Search Research Equipment

Description

Dynamic in vitro simulators of the human digestion system provides detailed information on the fate of food (ingredients) during digestion and the associated changes in the human gut microbiota.

Technical Details

The SHIME® consists of a succession of five reactors, simulating the different parts of the human gastrointestinal tract. The first two reactors are of the fill-and-draw principle to simulate different steps in food uptake and digestion, with peristaltic pumps adding a defined amount of SHIME feed (140 mL 3x/day) and pancreatic and bile liquids (60 mL 3x/day), respectively to the stomach (V1) and small intestine (V2) compartment. The respective reactors are emptied after specified intervals.

The last three compartments simulate the large intestine. These reactors, with a constant volume and under pH control, are continuously stirred. Upon inoculation with faecal microbiota, these reactors simulate the ascending (V3), transverse (V4) and descending (V5) colon.

Environmental conditions in each section of the system are entirely computer-controlled. The TWINSHIME version available offers the possibility to run two experiments (typically the intervention and the control) in parallel.

Applications

• Probiotic effects of selected microorganisms
• Prebiotic effects of selected food ingredients or foods
• Shift in gut microbiota upon different dietary patterns
• Shift in gut microbiota upon antibiotic treatment
• Bioavailability of micro-nutrients/macronutrients
• Kinetics of nutrients/phytochemical metabolism by the gut microbiota

Complementary Techniques

SHIME can be converted to M-SHIME by the addition of mucin-covered microcosms to the 3 colon regions. Bacteria which can adhere to the mucus layer will colonize the microcosms and create a mucus-compartment in the reactor.

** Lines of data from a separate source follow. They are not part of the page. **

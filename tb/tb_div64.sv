// tb_div64: self-checking test of the iterative 64-bit divider.
// Random and corner-case operands are divided and the quotient and remainder
// compared with the simulator's own / and %; the done pulse must come exactly
// W+1 = 65 clocks after start.
module tb_div64;
  logic clk = 0, rst_n = 0;
  always #5 clk = ~clk;

  logic start, busy, done;
  logic [63:0] dividend, divisor, quo, rem;
  int checks = 0, failures = 0;

  div64 #(.W(64)) dut (.*);

  initial begin
    #2000000;
    failures++;
    $display("TB_RESULT checks=%0d failures=%0d", checks, failures);
    $finish;
  end

  task automatic run(input logic [63:0] n, input logic [63:0] d);
    int cyc;
    @(negedge clk);
    dividend = n; divisor = d; start = 1;
    @(negedge clk); start = 0;
    cyc = 1;
    while (!done) begin @(negedge clk); cyc++; end
    checks++;
    if (d != 0 && (quo !== n / d || rem !== n % d)) begin
      failures++;
      $display("div %h / %h got q=%h r=%h", n, d, quo, rem);
    end
    if (d == 0 && quo !== '1) failures++;
    checks++;
    if (cyc != 65) begin failures++; $display("latency %0d", cyc); end
  endtask

  initial begin
    start = 0; dividend = 0; divisor = 0;
    repeat (2) @(negedge clk); rst_n = 1;
    run(64'd100, 64'd7);
    run(64'd1 << 24, 64'd3);
    run('1, 64'd1);
    run('1, '1);
    run(64'd5, 64'd9);
    run(64'd5, 64'd0);
    for (int i = 0; i < 40; i++) run({$urandom, $urandom}, (i % 2) ? 64'($urandom) : {$urandom, $urandom});
    $display("TB_RESULT checks=%0d failures=%0d", checks, failures);
    $finish;
  end
endmodule
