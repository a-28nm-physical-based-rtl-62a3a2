// gmac: global memory access controller for the shared PA memory.
//
// Many PEs ask for background attributes at unpredictable times. Instead of
// arbitrating all of them, the controller serves only the PE chosen this cycle
// by the RT token checker (`sel`): if that PE requests (`pa_req`) and has no
// request in flight, its task ID is sent down the address path
// (rq_valid/rq_id, tagged with the PE number rq_pe), at most one per cycle.
// The answer comes back tagged (rs_valid/rs_pe/rs_data) and is delivered to
// that PE with a one-cycle `pa_valid`; `pa_data` is shared by all PEs.
// `conflict` flags cycles in which more than one PE is waiting for memory,
// which is the access conflict this unit resolves. Serving the token-selected
// PE follows the processor description; the tagged pipelined path and the
// per-PE in-flight bit are this design's own.
module gmac
  import prt_pkg::*;
#(
  parameter int N    = 48,
  parameter int TIDW = 14,
  parameter int SW   = (N > 1) ? $clog2(N) : 1
) (
  input  logic            clk,
  input  logic            rst_n,
  input  logic [SW-1:0]   sel,
  input  logic [N-1:0]    pa_req,
  input  logic [TIDW-1:0] pa_req_id [N],
  output logic [N-1:0]    pa_valid,
  output pa_t             pa_data,
  output logic            rq_valid,
  output logic [TIDW-1:0] rq_id,
  output logic [SW-1:0]   rq_pe,
  input  logic            rs_valid,
  input  logic [SW-1:0]   rs_pe,
  input  pa_t             rs_data,
  output logic            conflict
);

  logic [N-1:0] pend;
  logic [N-1:0] waiting;

  assign rq_valid = pa_req[sel] && !pend[sel];
  assign rq_id    = pa_req_id[sel];
  assign rq_pe    = sel;

  always_ff @(posedge clk or negedge rst_n) begin
    if (!rst_n) pend <= '0;
    else begin
      if (rs_valid) pend[rs_pe] <= 1'b0;
      if (rq_valid) pend[sel]   <= 1'b1;
    end
  end

  always_comb begin
    pa_valid = '0;
    pa_valid[rs_pe] = rs_valid;
  end
  assign pa_data = rs_data;

  assign waiting  = pa_req & ~pend;
  assign conflict = (waiting & (waiting - 1'b1)) != '0;

  // the same PE can never be acknowledged twice for one request
  a_one_inflight: assert property (@(posedge clk) disable iff (!rst_n)
                                   rs_valid |-> pend[rs_pe]);

endmodule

By replacing half of the microcosms every three days, the intestinal replacement of the mucus layer is simulated, allowing continuous modelling of the mucosa compartment. Furthermore, adhered bacteria can be removed from the harvested microcosms, allowing the characterization of the adhered community.

Publications

Possemiers S. et al. (2004) PCR-DGGE-based quantification of stability of the microbial community in a simulator of the human intestinal microbial ecosystem. FEMS Microbiol Ecol. 49(3):495-507

Van den Abbeele P. et al. (2010) Microbial community development in a dynamic gut model is reproducible, colon region specific and selective for Bacteroidetes and Clostridium cluster IX. Appl Environ Microbiol. 76: 5237-5246

Van den Abbeele P. et al. (2012) Incorporating a mucosal environment in a dynamic gut model results in a more representative colonization by lactobacilli. Microb Biotechnol. 5(1):106-15;

Van den Abbeele P. et al. (2013) Butyrate-producing Clostridium cluster XIVa species specifically colonize mucins in an in vitro gut model. ISME J. 6(4):335-40

Sanchez-Patan, F et al. (2015). Comparative in vitro fermentations of cranberry and grape seed polyphenols with colonic microbiota. Food Chem. 183, 273–282.

Giuliani C. et al., (2016). Dietary supplement based on stilbenes: a focus on gut microbial metabolism by the in vitro simulator M-SHIME®. Food Funct. DOI: 10.1039/c6fo00784h.